The Security Service, better known as MI5, is the main British domestic intelligence service. (See also: Category:MI5)

Contents

History

During World War Two, MI5's Double Cross system effectively subverted espionage in Britain. In 2014 it emerged that MI5 had also gained effective control of a network of domestic Nazi sympathisers.[1]

Operation FOOT

In September 1971, MI5's Operation FOOT led to the mass expulsion of Soviet diplomats from London. The event would prove to be the high-point of the service's cold war counter-espionage role.[2]

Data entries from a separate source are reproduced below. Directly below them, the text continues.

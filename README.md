# On-chip networks for a manycore chip: PROM routing, bandwidth-adaptive links and deadlock-free thread migration

This RTL implements three ideas for mesh on-chip networks. It also implements the network half of a 110-tile chip that moves running threads between cores.

- **PROM routing.** PROM stands for path-based, randomized, oblivious, minimal. A packet takes a random minimal path through the mesh rather than the single path of dimension-order routing. That spreads load over more links. Each router makes the random choice from local information only. Deadlock freedom costs only two virtual-channel sets.
- **BAN links.** BAN stands for bandwidth-adaptive network. Two neighbouring nodes share a bundle of links whose direction can change every cycle. An arbiter splits the links between the two directions in proportion to how much traffic each side has waiting.
- **ENC migration.** ENC stands for Exclusive Native Context. It is a thread-migration protocol that cannot deadlock. Every core keeps one context slot that only its own "native" thread may use. Threads pushed out of a core always go home on their own network, so an arriving thread can always eventually be taken off the network.
- **The EM2 interconnect.** An 11 x 10 array of tiles. Each tile has six separate single-VC mesh networks with dimension-order routing and one cycle per hop. ENC runs on the migration and eviction networks. Each tile has a negative-edge retiming stage on every signal that leaves it, and the chip has a clock-source selector.

In `onchip_top` the three network designs sit side by side with separate ports. They are independent circuits that share nothing but a package of types.

## Flits, coordinates and ports

`rtl/noc_pkg.sv` defines the shared types.

- **Flit.** A flit is a packed struct with these fields:
  - `head` and `tail` bits
  - a 3-bit `vc` field
  - 4-bit destination `dx`, `dy` and source `sx`, `sy`
  - a 32-bit payload
- **Source fields.** Every flit of a packet carries the routing fields, not just the head. In the EM2 migration and eviction networks, the source fields name the thread's native core.
- **Coordinates.** x grows east and y grows north. Node n of a mesh is `y*W + x`.
- **Router ports.** Port 0 is local, then 1 north, 2 east, 3 south, 4 west.
- **EM2 tile links.** These are indexed 0 N, 1 E, 2 S, 3 W.

All networks use credit flow control. A sender holds one credit per free buffer slot of each downstream VC. The receiver returns a credit (valid and VC number) in the cycle it removes a flit.

## The virtual-channel router (`vc_router`)

Both meshes use the same input-buffered router. Each input port has `NVC` first-word-fall-through FIFOs of `DEPTH` flits. The four classic stages all happen in the cycle a flit is at the front of its FIFO:

1. **Route computation.** `prom_route` computes the route for a head flit. The result is latched for the rest of the packet and freed by the tail.
2. **VC allocation.** There is one round-robin arbiter per output. A head that has no output VC yet competes for an output that has a free VC inside the head's allowed VC mask. The winner gets the lowest-numbered free VC.
3. **Switch allocation.** This is separable, input first: a round robin over VCs at each input, then a round robin over inputs at each output. A VC with no credits does not request.
4. **Switch traversal.** This is combinational. The outgoing flit's `vc` field is rewritten to the allocated output VC. The flit is written into the next router's FIFO at the clock edge.

A flit therefore moves one hop per cycle with no contention. A lone packet crossing h hops ejects its head h + 1 cycles after it is injected, and the mesh testbench checks exactly that. A tail flit releases the output VC and the latched route. Assertions check that no flit is sent without a credit and that no FIFO overflows.

## PROM routing (`prom_route`)

At each hop a packet may move in X or in Y towards its destination, as long as the move stays on a minimal path. The router picks X with probability `wx / (wx + wy)`. The weights depend on the remaining distances `x`, `y`, the port the packet arrived on, and a parameter `f`:

| packet is ... | wx | wy |
|---|---|---|
| at its source | x + f | y + f |
| arriving on an X (east/west) port | x + f | y |
| arriving on a Y (north/south) port | x | y + f |

A larger `f` favours going straight and so makes fewer turns.

- **PROM_UNIFORM** uses f = 0.
- **PROM_FIXED** uses the parameter `F`.
- **PROM_V** (variable parametrized PROM, the default) uses f = FMAX·Δx·Δy/N. Here Δx, Δy are the full source-to-destination distances and N is the node count. Long, diagonal packets are thus pushed towards few turns. The hardware multiplies both weights by N so that everything stays integer.
- **PROM_O1TURN** chooses XY or YX at the source with one random bit and then goes straight.
- **RT_DOR_XY / RT_DOR_YX** give the plain dimension-order routes.

**The random draw.** The top 16 bits of a per-router 32-bit LFSR (`prng`) are used, rotated differently for every input VC. The router takes X when `(rnd·total) >> 16 < wx`, so the probabilities are exact to 1/65536. The LFSR is seeded from the router's coordinates at reset.

**VC sets.** Deadlock freedom comes from splitting the VCs into two halves. Eastbound packets use the low half and westbound packets the high half.

- On a horizontal link either half is allowed.
- On a vertical link:
  - A packet that just came from the west must use the low half, and one from the east the high half.
  - A packet that came from north or south keeps the half it arrived in.
  - At the source, the half is set by the destination's side. When source and destination share a column, it is chosen at random.

This is returned as `vc_mask` and obeyed by VC allocation.

`noc_mesh` tiles W x H of these routers. Its defaults are 8 x 8 nodes, 8 VCs, 8-flit buffers, PROMV with FMAX = 1024.

## Bandwidth-adaptive links (`ban_link`, `ban_arbiter`)

Two nodes A and B share `NLINK` bidirectional links. Each node has `NVC` egress VC queues and `NVC` receive VCs.

- **Pressure.** A head flit is *eligible* if the receive VC named in its `vc` field has space at the other node. A node's pressure is its number of eligible heads.
- **The arbiter.** It receives pressures `pa` and `pb` and sets the number of links pointing A→B to the count of thresholds t = 1..NLINK that satisfy `(2t−1)(pa+pb) ≤ 2·NLINK·pa`. That is the pressure ratio rounded to whole links, computed with comparators only. The result is adjusted in three cases:
  - If one side has no pressure, the other side gets every link.
  - If both sides have pressure, each keeps at least one link. For example, 4 links with pressures 8 and 1 split 3/1.
  - If neither side has pressure, the split is kept.

  The result is registered and may change every `PERIOD` cycles (every cycle by default). Link l points A→B when l is below the count.
- **Using the links.** In the next cycle, each node puts its eligible heads on the links it owns, one head per VC, in round-robin order over VCs. The receiving side demultiplexes each link by the flit's `vc` field into the matching receive VC. The bidirectional wires are modelled as a multiplexer per link, selected by its direction bit.

Only this two-node bundle is built, not a full mesh of BAN routers.

## EM2 interconnect and ENC (`em2_chip`, `em2_tile`, `enc_ctrl`)

### Six networks

Each tile has six `vc_router`s with one VC each, DOR-YX routing and 4-flit input buffers. The networks are:

| network | carries |
|---|---|
| 0 | migrating thread contexts |
| 1 | evicted thread contexts (always travelling to their native core) |
| 2, 3 | remote-access request and reply |
| 4, 5 | memory request and reply |

Networks 2–5 have their local ports on the tile boundary (`net_*`, index 0..3). The ENC controller owns the local ports of networks 0 and 1.

Every flit and credit leaving a tile passes through `negedge_retimer`, a flip-flop clocked on the falling edge. Neighbouring tiles sit far apart on the clock tree. If the sending tile's clock edge arrives early, its new data could overtake the receiver's capture: a hold violation, which no frequency change can repair. Holding the data for half a cycle in the falling-edge flop removes that risk. A hop still takes one cycle.

### Context slots

Slot 0 of every tile is the **native** slot and may only hold the tile's own thread. Slots 1..NGUEST (one by default) are **guest** slots. At reset each tile's native thread is in its native slot.

A context is `CTX_FLITS` 32-bit words, sent as a packet of that many flits. The flits carry the thread's native coordinates in their source fields. The core side of each slot consists of these ports:

- `slot_valid`, `slot_nx`, `slot_ny`, `slot_ctx`: the slot's thread and its native coordinates
- `core_wr` / `core_wr_ctx`: the core updates the context
- `core_progress`: the thread has executed an instruction
- `core_mig_req` / `core_mig_dx` / `core_mig_dy`: the thread asks to go to another tile

### Decisions each cycle

Arriving contexts are assembled in one whole-context buffer per network, then handled in this order:

1. **Native return.** If the native slot is free and a native thread has fully arrived (on the eviction network, or the migration network), it is loaded.
2. **Guest arrival.** A complete non-native context from the migration network is handled in one of three ways:
   - **(a)** If a guest slot is free, the context is moved into it.
   - **(b)** If all guest slots are full, one guest that has made progress since it arrived, or wants to leave, is **evicted**. It is copied to the eviction network's outgoing buffer, and the arrival is loaded in the next cycles.
   - If no guest qualifies, the arrival is **blocked** and waits in the network.
3. **Migration.** Otherwise a thread that wants to migrate is copied into the migration network's outgoing buffer, provided that buffer is empty.

**The whole-context rule.** The outgoing buffers each hold exactly one context. A new context is accepted only when the buffer has fully drained into the network. As a result, a half-sent context can never sit in front of an arriving one. Together with the separate eviction network and the reserved native slot, this is what keeps migration deadlock-free.

The controller pulses `evt_load_native`, `evt_load_guest`, `evt_evict`, `evt_migrate` and `evt_blocked` for counting.

### Clock selection

`em2_clock_sel` selects the single-ended external clock (`sel` = 0), the differential external clock (1) or the PLL clock (2, 3). The select is registered on the falling edge of the output, so a change never shortens a high phase of the old clock. The first high phase of the new clock may be short: the block does not synchronise into each source domain.

## Top level (`onchip_top`)

`onchip_top` has no parameters. The EM2 part brings out:

- the clock inputs, select and selected clock
- its own reset
- per-tile context, migration, event and network ports (arrays indexed by tile `y*11 + x`)

The PROM mesh brings out its 64 injection and ejection ports. The BAN bundle brings out both nodes' queue interfaces, the link directions, the A→B link count and the two pressures. PROM and BAN run on `clk` and `rst_n`.

## Parameters

| module | parameter | default | origin |
|---|---|---|---|
| noc_mesh | MESH_W x MESH_H | 8 x 8 | evaluated configuration |
| noc_mesh / vc_router | NVC, DEPTH | 8, 8 | evaluated configuration |
| prom_route | FMAX | 1024 | evaluated configuration |
| prom_route | F (fixed-f mode) | 1 | own choice |
| ban_link | NLINK, NVC | 4, 4 | evaluated configuration ((u,b) = (0,4)) |
| ban_arbiter | PERIOD | 1 | switching every cycle is the default studied |
| em2_chip | TILES_X x TILES_Y | 11 x 10 | the 110-tile chip |
| em2_chip / em2_tile | DEPTH | 4 | own choice |
| em2_chip / enc_ctrl | CTX_FLITS | 4 | the 4-flit context of the migration studies |
| enc_ctrl | NGUEST | 1 | two contexts per core, one native |

## Where this RTL departs from the original design

- **BAN.** Only a two-node link bundle exists. There is no BAN mesh and no output multiplexing of VCs onto links.
- **EM2 tile contents.** The core, the two caches, the migration predictor, the memory-controller logic, the PLL, the differential clock receiver and the pads are not included. Their interfaces to the network appear as ports.
- **EM2 networks.** The mapping of the three traffic types onto six networks is this design's choice. So are Y-first routing, the 4-flit buffers and using separate physical networks (rather than VC sets) for migrating and evicted contexts.
- **VC allocation.** Only the dynamic scheme is built. The exclusive dynamic variant used in some comparisons is not.
- **PROM probabilities.** These are quantised to 1/65536. The random source is an LFSR.
- **O1TURN mode.** It reuses PROM's east/west VC sets. The original O1TURN instead separates XY and YX traffic into different VC sets. O1TURN is only a comparison point here.
- **Coin-toss PROM.** The fair-coin-per-hop variant of PROM is not built. Uniform PROM (f = 0), fixed-f PROM and PROMV are.
- **The router.** It is a single-cycle design: all allocation happens in one cycle. A real implementation at speed would likely pipeline it.

## Simulation

Every testbench in `tb/` is self-checking and prints `TB_RESULT checks=N failures=M`. Build any of them with Verilator 5:

```
verilator --binary --timing --assert -Irtl -Itb rtl/noc_pkg.sv tb/tb_noc_mesh.sv \
          --top-module tb_noc_mesh -Mdir obj_noc
./obj_noc/Vtb_noc_mesh +verilator+rand+reset+2
```

| testbench | what it checks |
|---|---|
| tb_prom_route | DOR exhaustively; minimality; exact X/Y probabilities over all 65536 random values for each mode; O1TURN; VC-set rules |
| tb_noc_mesh | 4x4 PROMV mesh: lone-packet latency of hops + 1 cycles; five traffic patterns delivered whole and in order; path diversity |
| tb_ban_arbiter | split against a reference model for random pressures; every-PERIOD updates |
| tb_ban_link | one-way traffic gets all four links (four flits per cycle); two-way traffic keeps one link per waiting side; every flit delivered in order |
| tb_enc_ctrl | guest load, blocked arrival then eviction, whole-context migration with credits, native return |
| tb_em2_chip | 3x3 chip with behavioural cores: random migration, then every thread in exactly one slot with its load count intact; all network packets delivered; each ENC event seen |
| tb_prng, tb_negedge_retimer, tb_em2_clock_sel | LFSR sequence; falling-edge capture; clock periods after each switch and no shortened high phase |
| tb_onchip_top | the full-size design with no parameter changes: 110-tile migration with remote-access and memory traffic, clock switch, PROM transpose and bit-complement on 8x8, BAN one-way and two-way traffic. Counts each mechanism and fails if one never occurs |

`tb_em2_core_model` is a behavioural stand-in for the two-context core. It stamps a thread number and a load counter into each context. It runs the thread for a random time and then asks to migrate to a random tile. The full-size testbench takes about ten minutes to build with Verilator using eight compile jobs (longer with fewer) and a few seconds to run. The largest design simulated is therefore the full default size.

Counter-Subversion and the "far and wide" left

Peter Wright describes a meeting of senior A Branch and MI5 F Branch officers to discuss the "far and wide left" early in Michael Hanley's tenure as head of MI5:

The Prime Minister and Home Secretary had left him in no doubt that they wanted a major increase in effort on this target. He then handed over to a young and ambitious F Branch officer, David Ransome, who outlined the activities and structure of a host of left-wing splinter groups , like the Workers Revolutionary Party (WRP) and the Socialist Workers' Party (SWP).[3]

The Wilson Plots

There have been a number of allegations that MI5 officers plotted against Prime Minister Harold Wilson during his second term of office in the mid-1970s.[4]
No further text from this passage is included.